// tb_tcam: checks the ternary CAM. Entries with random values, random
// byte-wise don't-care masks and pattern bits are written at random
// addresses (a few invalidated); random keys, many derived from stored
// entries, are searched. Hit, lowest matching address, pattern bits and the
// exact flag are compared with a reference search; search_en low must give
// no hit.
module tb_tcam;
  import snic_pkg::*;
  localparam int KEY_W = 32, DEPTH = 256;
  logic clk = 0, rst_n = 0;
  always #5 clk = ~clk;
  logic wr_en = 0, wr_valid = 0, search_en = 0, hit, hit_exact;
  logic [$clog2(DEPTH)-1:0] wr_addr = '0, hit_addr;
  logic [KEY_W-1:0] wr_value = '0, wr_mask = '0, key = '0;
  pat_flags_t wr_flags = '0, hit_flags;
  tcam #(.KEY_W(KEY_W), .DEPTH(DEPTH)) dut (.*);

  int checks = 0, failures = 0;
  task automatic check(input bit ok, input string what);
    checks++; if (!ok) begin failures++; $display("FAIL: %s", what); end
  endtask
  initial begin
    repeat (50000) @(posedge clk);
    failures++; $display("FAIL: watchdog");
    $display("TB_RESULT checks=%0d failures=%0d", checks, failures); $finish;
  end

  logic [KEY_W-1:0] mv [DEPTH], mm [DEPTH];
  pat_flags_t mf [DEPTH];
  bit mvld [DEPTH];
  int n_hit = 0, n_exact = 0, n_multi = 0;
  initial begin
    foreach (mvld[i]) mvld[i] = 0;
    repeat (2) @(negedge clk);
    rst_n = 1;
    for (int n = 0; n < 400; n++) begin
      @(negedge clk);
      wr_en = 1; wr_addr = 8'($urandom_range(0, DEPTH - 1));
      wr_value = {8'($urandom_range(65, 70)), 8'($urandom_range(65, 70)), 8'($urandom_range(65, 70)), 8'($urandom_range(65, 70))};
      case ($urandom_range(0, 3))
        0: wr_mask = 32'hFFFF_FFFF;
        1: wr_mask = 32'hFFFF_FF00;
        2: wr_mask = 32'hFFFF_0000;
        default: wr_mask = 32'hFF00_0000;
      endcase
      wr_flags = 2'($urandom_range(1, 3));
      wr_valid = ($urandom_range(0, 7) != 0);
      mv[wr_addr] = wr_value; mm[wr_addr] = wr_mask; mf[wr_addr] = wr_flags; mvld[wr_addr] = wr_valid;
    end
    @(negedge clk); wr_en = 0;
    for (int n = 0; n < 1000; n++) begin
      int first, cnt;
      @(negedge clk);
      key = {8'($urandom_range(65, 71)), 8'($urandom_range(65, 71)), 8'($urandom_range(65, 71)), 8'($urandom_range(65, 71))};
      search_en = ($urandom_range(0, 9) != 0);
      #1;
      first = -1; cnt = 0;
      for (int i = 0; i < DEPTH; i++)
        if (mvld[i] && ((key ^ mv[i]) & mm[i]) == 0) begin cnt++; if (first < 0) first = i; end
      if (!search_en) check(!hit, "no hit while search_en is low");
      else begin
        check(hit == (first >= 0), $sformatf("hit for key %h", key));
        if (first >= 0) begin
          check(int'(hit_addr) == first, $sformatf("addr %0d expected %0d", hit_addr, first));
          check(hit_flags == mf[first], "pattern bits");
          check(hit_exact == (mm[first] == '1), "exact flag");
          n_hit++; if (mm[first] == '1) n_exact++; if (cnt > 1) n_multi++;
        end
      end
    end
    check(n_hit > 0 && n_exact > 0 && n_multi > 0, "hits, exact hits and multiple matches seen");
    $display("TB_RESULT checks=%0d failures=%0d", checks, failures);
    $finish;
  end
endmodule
—————
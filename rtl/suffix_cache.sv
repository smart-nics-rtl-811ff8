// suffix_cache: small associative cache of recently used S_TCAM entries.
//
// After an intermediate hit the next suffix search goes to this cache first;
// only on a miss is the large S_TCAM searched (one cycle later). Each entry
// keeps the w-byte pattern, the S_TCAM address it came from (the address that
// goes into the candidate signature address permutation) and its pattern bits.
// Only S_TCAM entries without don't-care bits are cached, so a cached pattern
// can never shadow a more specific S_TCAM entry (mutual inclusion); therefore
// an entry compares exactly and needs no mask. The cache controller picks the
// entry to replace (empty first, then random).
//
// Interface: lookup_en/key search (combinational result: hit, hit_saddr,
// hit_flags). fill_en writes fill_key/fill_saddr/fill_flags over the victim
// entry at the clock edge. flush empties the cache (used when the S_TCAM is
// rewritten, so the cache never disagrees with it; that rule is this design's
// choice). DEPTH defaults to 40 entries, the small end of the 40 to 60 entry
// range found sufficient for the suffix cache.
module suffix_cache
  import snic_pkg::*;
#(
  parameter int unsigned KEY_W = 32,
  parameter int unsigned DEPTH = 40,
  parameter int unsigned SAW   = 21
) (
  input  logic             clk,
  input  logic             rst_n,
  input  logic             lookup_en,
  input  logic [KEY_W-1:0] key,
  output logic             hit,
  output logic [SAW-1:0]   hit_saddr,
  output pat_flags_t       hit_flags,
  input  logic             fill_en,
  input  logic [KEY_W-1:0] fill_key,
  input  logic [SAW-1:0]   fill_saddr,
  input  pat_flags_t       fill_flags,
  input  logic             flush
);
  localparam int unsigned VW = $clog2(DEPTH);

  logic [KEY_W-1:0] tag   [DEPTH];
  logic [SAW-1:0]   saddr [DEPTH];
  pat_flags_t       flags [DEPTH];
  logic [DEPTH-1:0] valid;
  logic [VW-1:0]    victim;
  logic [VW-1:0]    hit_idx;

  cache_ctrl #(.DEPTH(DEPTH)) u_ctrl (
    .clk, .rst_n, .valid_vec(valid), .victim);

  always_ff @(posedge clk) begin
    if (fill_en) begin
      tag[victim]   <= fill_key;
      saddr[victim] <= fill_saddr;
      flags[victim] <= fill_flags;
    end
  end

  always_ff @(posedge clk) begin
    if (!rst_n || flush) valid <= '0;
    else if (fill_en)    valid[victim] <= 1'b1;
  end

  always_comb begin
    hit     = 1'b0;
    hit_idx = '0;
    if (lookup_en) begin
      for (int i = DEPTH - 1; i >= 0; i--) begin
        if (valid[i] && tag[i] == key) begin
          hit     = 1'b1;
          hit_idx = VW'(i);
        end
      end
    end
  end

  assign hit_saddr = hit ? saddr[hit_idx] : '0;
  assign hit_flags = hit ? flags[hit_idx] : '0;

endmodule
—————
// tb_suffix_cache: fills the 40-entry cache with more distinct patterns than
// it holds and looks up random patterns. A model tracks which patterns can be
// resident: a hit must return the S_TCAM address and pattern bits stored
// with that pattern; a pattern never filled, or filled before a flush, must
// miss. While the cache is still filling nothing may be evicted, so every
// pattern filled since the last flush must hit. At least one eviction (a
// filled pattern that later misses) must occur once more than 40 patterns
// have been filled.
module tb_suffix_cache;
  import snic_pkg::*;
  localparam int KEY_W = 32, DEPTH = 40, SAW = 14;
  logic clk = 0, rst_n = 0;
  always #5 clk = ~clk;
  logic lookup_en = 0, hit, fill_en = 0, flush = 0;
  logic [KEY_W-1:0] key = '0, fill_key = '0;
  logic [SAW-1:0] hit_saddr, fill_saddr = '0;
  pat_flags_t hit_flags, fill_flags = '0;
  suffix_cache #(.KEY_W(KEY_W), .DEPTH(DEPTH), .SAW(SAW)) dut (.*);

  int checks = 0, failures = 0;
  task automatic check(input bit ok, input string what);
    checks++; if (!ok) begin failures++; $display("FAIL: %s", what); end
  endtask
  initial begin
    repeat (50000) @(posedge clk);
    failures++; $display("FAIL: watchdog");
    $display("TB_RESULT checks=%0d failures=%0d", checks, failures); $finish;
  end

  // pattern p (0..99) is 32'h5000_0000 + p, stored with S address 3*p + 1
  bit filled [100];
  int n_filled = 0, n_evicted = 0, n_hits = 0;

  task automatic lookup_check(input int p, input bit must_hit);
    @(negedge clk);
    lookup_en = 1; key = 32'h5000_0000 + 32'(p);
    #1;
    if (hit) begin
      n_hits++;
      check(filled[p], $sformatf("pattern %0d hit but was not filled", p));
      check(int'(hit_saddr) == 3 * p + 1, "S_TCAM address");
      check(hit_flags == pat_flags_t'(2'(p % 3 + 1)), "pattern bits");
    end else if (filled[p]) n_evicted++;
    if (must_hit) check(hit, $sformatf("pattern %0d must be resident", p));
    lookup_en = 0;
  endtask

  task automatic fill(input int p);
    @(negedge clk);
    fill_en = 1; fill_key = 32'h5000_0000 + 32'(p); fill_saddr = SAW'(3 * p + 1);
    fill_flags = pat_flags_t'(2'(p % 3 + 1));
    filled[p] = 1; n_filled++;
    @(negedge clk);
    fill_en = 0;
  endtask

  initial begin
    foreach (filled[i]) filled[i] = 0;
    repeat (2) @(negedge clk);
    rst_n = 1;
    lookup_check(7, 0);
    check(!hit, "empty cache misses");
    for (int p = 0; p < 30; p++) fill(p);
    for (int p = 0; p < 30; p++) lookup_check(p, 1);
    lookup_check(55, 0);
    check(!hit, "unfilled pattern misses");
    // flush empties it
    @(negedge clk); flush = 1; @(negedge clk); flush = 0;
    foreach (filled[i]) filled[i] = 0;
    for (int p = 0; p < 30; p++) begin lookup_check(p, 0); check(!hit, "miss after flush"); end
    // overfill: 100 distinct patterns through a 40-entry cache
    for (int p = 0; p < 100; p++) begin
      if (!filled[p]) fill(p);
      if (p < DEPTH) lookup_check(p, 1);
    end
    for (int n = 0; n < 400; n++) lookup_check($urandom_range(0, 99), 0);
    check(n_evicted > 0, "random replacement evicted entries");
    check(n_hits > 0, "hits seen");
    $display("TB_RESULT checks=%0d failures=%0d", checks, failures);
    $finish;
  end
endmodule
—————
» Requirement
If a line in the listing holds the word "flush", copy it out.

» Task output
// entry at the clock edge. flush empties the cache (used when the S_TCAM is
  input  logic             flush
    if (!rst_n || flush) valid <= '0;
// with that pattern; a pattern never filled, or filled before a flush, must
// pattern filled since the last flush must hit. At least one eviction (a
  logic lookup_en = 0, hit, fill_en = 0, flush = 0;
    // flush empties it
    @(negedge clk); flush = 1; @(negedge clk); flush = 0;
    for (int p = 0; p < 30; p++) begin lookup_check(p, 0); check(!hit, "miss after flush"); end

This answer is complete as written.